1963年,我16岁。初春干冷,西北风飕飕地刮着。我与母亲回老家,生产队组织青壮年去20里外掏厕所拉大粪积肥。我和张大爷赶着牛车,把肥料卸到村子的地里,一天下来挣8分钱。出发前母亲给我1角5分钱,让我在半路买个馒头,我把带的干粮吃了,钱没舍得花,一直装在兜里。
天不亮就穿棉袄出发上山,冻得直哆嗦;掏大粪装车热得汗流浃背;天黑了再穿上棉袄回家。
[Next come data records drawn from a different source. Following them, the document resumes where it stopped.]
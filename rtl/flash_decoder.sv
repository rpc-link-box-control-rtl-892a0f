// Pipelined FLASH group decoder with single-word correction.
//
// The four words of a group enter one per in_valid, in the order 0,1,2,3
// (sync restarts the count at word 0). Each word's zero count is computed
// by zero_count_pipe and compared with the stored checksum. When word 3 has
// been checked, the group is output: if exactly one of the data words 0..2
// failed, its payload is rebuilt as the XOR of the other two payloads and
// the parity payload; a failing parity word alone leaves the data as read;
// two or more failing words make the group uncorrectable. err flags any
// checksum failure, so a caller can report corruption that was corrected.
// Checking by zero count follows the published code; the correction rule is
// this design's reading of "the parity word allows error correction".
//
// Timing: out_valid comes 3 clocks after word 3 is accepted; one word may be
// accepted every clock.
module flash_decoder
  import rlbcs_pkg::*;
(
  input  logic        clk,
  input  logic        rst,
  input  logic        sync,
  input  logic        in_valid,
  input  flash_word_t in_word,
  output logic        out_valid,
  output group_t      out_group,
  output logic        out_err,
  output logic        out_fatal
);
  localparam int unsigned TW = 2 + FLASH_DW;

  logic [1:0]      idx;
  logic            zc_valid;
  csum_t           zc_count;
  logic [TW-1:0]   zc_tag;
  flash_word_t     zc_word;
  logic [1:0]      zc_idx;

  always_ff @(posedge clk) begin
    if (rst || sync)   idx <= '0;
    else if (in_valid) idx <= idx + 2'd1;
  end

  zero_count_pipe #(.W(PAYLOAD_W), .CW(CSUM_W), .TW(TW)) u_zc (
    .clk(clk), .rst(rst || sync), .valid_i(in_valid), .d(in_word.payload),
    .tag_i({idx, in_word}), .valid_o(zc_valid), .count(zc_count), .tag_o(zc_tag)
  );

  assign {zc_idx, zc_word} = zc_tag;

  // Collected payloads and check results of the group being assembled.
  payload_t [2:0] pay;
  logic     [2:0] ok;

  payload_t       fix0, fix1, fix2;
  logic           bad_cnt_gt1;
  logic     [3:0] okv;

  always_comb begin
    okv  = {zc_count == zc_word.csum, ok};
    fix0 = pay[0];
    fix1 = pay[1];
    fix2 = pay[2];
    bad_cnt_gt1 = (4'(!okv[0]) + 4'(!okv[1]) + 4'(!okv[2]) + 4'(!okv[3])) > 4'd1;
    if (!bad_cnt_gt1) begin
      if (!okv[0]) fix0 = pay[1] ^ pay[2] ^ zc_word.payload;
      if (!okv[1]) fix1 = pay[0] ^ pay[2] ^ zc_word.payload;
      if (!okv[2]) fix2 = pay[0] ^ pay[1] ^ zc_word.payload;
    end
  end

  always_ff @(posedge clk) begin
    if (rst || sync) begin
      out_valid <= 1'b0;
      out_err   <= 1'b0;
      out_fatal <= 1'b0;
      ok        <= '0;
      pay       <= '0;
      out_group <= '0;
    end else begin
      out_valid <= 1'b0;
      if (zc_valid) begin
        if (zc_idx != 2'd3) begin
          pay[zc_idx] <= zc_word.payload;
          ok[zc_idx]  <= (zc_count == zc_word.csum);
        end else begin
          out_valid <= 1'b1;
          out_group <= group_t'({fix2, fix1, fix0});
          out_err   <= !(&okv);
          out_fatal <= bad_cnt_gt1;
        end
      end
    end
  end
endmodule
一天全在山上,很累,但大家伙干劲十足,张大爷赶车还哼着小曲。小曲一路相伴,给予我力量,男女老少热火朝天的干劲感动着我,让我燃起写作的激情。有生活写起来就顺手。我用两个晚上写成诗歌《赶车小唱》。当时投稿不用贴邮票,标“稿件”即可,我寄给了省级文艺刊物《火花》杂志。
不久便接到回信,邀我到编辑部谈稿子。南华门东四条,是山西省作家协会和《火花》杂志社的驻地。接待我的是一位中年编辑,因我注明是初中学生,编辑为谨慎起见,问了我许多问题,比如诗歌的创作过程,写过什么稿件等,我都一一回答。编辑老师热情大方,给我倒水,还鼓励我继续写作,让我感动不已,遗憾的是,由于太兴奋,竟忘记问老师的尊姓大名。
走出编辑部,正是立春时节,乍暖还寒,迎春花的小花苞绽放在寒风中,别有一番生机。
很快,《赶车小唱》被刊登在《火花》杂志1963年6月号上。后来,省文联又通知我去参加了省文代会,让我兴奋了好一阵子。更为高兴的是,一共51行的长诗,收到稿费25元。
看着笔下的文字变成铅字,抚摩着散发淡淡油墨香的杂志,那一刻我兴奋得快要飞起来了,第一次感觉到写作的幸福,到邮局取回稿费,手都在颤抖。当时学徒工每月不到18元工资;工人每月挣30到50元;1斤猪肉6角多;一级面粉1角8分钱1斤;粗粮1角3分钱1斤,25元是相当大的一个数目。16岁的我,平时揣在兜里一角两角的钱都舍不得花,留着买蜡烛或纸笔;衣服破了,自己缝补一下继续穿。可一下子我想到了母亲。母亲养育我16年,我还未尽过一点孝心。于是,我赶快回家,把5张崭新的5元交给母亲,母亲第一次在我面前哭了。
那天晚上,母亲做了好菜让我吃,她却一筷子都没动。这一幕现在想起来,我还是抑制不住地落泪了。后来,我勇敢地拿起笔书写了一些能带给人温暖、引人向上的文章,发表的各类文学作品所得稿费、奖金,每笔钱都花得高高兴兴、坦坦然然。